A crucial factor in this development that saw a trend to monumental architecture was the invention of Roman concrete (also called opus caementicium), which led to the liberation of the shape from the dictate of the traditional materials of stone and brick.

The development of Roman architecture, however, did not remain limited to these new forms and  materials. An unrelated process of architectural innovation continued unabated, which, although less conspicuous, proved their usefulness for solving structural problems and found their way permanently into Western architecture, such as the lintel arch, the independent corbel, and the metal-tie.

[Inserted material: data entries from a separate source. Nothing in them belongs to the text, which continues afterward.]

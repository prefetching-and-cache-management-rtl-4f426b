// tb_ecm_victim_sel: checks the ECM victim choice and throttle signal.
// Directed cases with hand-worked answers come first (invalid way first, old
// epoch before active epochs, own-epoch victim when at quota, other epoch's
// line when below quota, NRU reference bits within the chosen group, throttle
// only when the set is full of active lines and the quota is used, epoch
// wrap-around). Then random sets are compared against a reference model that
// works from way lists rather than bit masks.
`timescale 1ns/1ps
module tb_ecm_victim_sel;
  import ebp_pkg::*;
  localparam int W = 8;

  logic [W-1:0] valid, ref_bit, ref_clear;
  epoch_t       epoch [W];
  epoch_t       cur_epoch, req_epoch;
  logic [3:0]   quota_cur, quota_next;
  logic [2:0]   victim, reason;
  logic         throttle;
  int checks = 0, failures = 0;

  ecm_victim_sel #(.WAYS(W)) dut (.*);

  task automatic check(input bit ok, input string what);
    checks++;
    if (!ok) begin failures++; $display("FAIL %s", what); end
  endtask

  // reference model
  function automatic void model(output int v, output bit thr, output logic [W-1:0] clr);
    int inv[$], old[$], own[$], oth[$], all[$], c[$];
    epoch_t nx;
    bit ra;
    int q;
    nx = cur_epoch + 1;
    ra = (req_epoch == cur_epoch) || (req_epoch == nx);
    q  = (req_epoch == cur_epoch) ? int'(quota_cur) : int'(quota_next);
    for (int w = 0; w < W; w++) begin
      all.push_back(w);
      if (!valid[w]) inv.push_back(w);
      else if (epoch[w] != cur_epoch && epoch[w] != nx) old.push_back(w);
      else if (ra && epoch[w] == req_epoch) own.push_back(w);
      else oth.push_back(w);
    end
    if (inv.size() > 0) c = inv;
    else if (old.size() > 0) c = old;
    else if (!ra) c = all;
    else if (own.size() < q || own.size() == 0) c = oth;
    else c = own;
    thr = ra && inv.size() == 0 && old.size() == 0 && own.size() >= q;
    v = -1;
    foreach (c[i]) if (v < 0 && !ref_bit[c[i]]) v = c[i];
    clr = '0;
    if (v < 0) begin
      v = c[0];
      foreach (c[i]) clr[c[i]] = 1'b1;
    end
  endfunction

  task automatic set_eps(input int e0, e1, e2, e3, e4, e5, e6, e7);
    epoch[0] = 3'(e0); epoch[1] = 3'(e1); epoch[2] = 3'(e2); epoch[3] = 3'(e3);
    epoch[4] = 3'(e4); epoch[5] = 3'(e5); epoch[6] = 3'(e6); epoch[7] = 3'(e7);
  endtask

  task automatic expect_v(input int v, input bit thr, input string what);
    #1;
    check(victim == 3'(v), {what, " victim"});
    check(throttle == thr, {what, " throttle"});
  endtask

  initial begin
    int v; bit thr; logic [W-1:0] clr;
    // 1. an invalid way is taken first
    cur_epoch = 2; req_epoch = 2; quota_cur = 4; quota_next = 4;
    valid = 8'b1101_1111; ref_bit = '1; set_eps(2,2,2,2,2,2,2,2);
    expect_v(5, 0, "invalid");
    // 2. old-epoch line before any active line, NRU among old lines
    valid = '1; set_eps(2,3,0,2,7,3,2,2); ref_bit = 8'b0000_0100;
    expect_v(4, 0, "old");
    // 3. set full of active lines, current at quota 4 with 4 lines: own victim
    set_eps(2,3,2,3,2,3,2,3); ref_bit = 8'b0000_0101;
    quota_cur = 4; quota_next = 4; req_epoch = 2;
    expect_v(4, 1, "own at quota");
    // 4. next epoch below its quota (2 lines, quota 5): takes a current line
    set_eps(2,2,2,2,3,2,3,2); ref_bit = 8'b0000_0000;
    req_epoch = 3; quota_cur = 3; quota_next = 5;
    expect_v(0, 0, "other below quota");
    // 5. all lines current, quotas zero: plain NRU over the set
    set_eps(2,2,2,2,2,2,2,2); ref_bit = 8'b1111_1011; req_epoch = 2;
    quota_cur = 0; quota_next = 0;
    expect_v(2, 1, "all current NRU");
    // 6. all reference bits set: lowest candidate, clear the group
    ref_bit = '1; #1;
    check(victim == 0 && ref_clear == 8'hFF, "NRU clear");
    // 7. wrap-around: current 7, next 0
    cur_epoch = 7; req_epoch = 0; set_eps(7,7,7,7,0,0,6,7); ref_bit = '0;
    quota_cur = 4; quota_next = 4;
    expect_v(6, 0, "wrap old");
    // random comparison against the model
    for (int i = 0; i < 20000; i++) begin
      valid = ($urandom_range(0, 3) == 0) ? 8'($urandom) : '1;
      ref_bit = 8'($urandom);
      cur_epoch = 3'($urandom);
      for (int w = 0; w < W; w++)
        epoch[w] = ($urandom_range(0, 3) == 0) ? 3'($urandom) : cur_epoch + 3'($urandom_range(0, 1));
      req_epoch = ($urandom_range(0, 7) == 0) ? 3'($urandom) : cur_epoch + 3'($urandom_range(0, 1));
      quota_cur = 4'($urandom_range(0, 8));
      quota_next = 4'($urandom_range(0, 8 - quota_cur));
      #1;
      model(v, thr, clr);
      check(victim == 3'(v), "random victim");
      check(throttle == thr, "random throttle");
      check(ref_clear == clr, "random ref_clear");
    end
    $display("TB_RESULT checks=%0d failures=%0d", checks, failures);
    $finish;
  end

  initial begin
    #1000000;
    failures++;
    $display("watchdog expired");
    $display("TB_RESULT checks=%0d failures=%0d", checks, failures);
    $finish;
  end
endmodule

During the Age of Augustus, almost the entire city of Rome was rebuilt causing an influx of craftsman and architects from all across Europe. Emperor Augustus aimed to develop new ideas in the construction of his buildings that would forever defy the limits that were ever thought possible. The Mausoleum in Campus Martius was one of the major monuments built by Augustus during his reign that was made almost entirely of concrete using updated construction techniques. The concrete is used in concentric rings that support the structure of the building like walls. The Theatre of Marcellus was another concrete triumph completed during the Age of Augustus, dedicated to the nephew of the emperor. The brick-faced concrete structure construction  started under Julius Caesar but was completed under Augustus. It was this building that shows the integration of new concrete building techniques of Augustus's architects as opposed to those of Caesar. The Theatre of Marcellus uses a variety of materials that aid in the growth of the concrete revolution using readily available volcanic stones such as Tuscolo tuff and Tufo Lionato as aggregates in pozzolanic concretes.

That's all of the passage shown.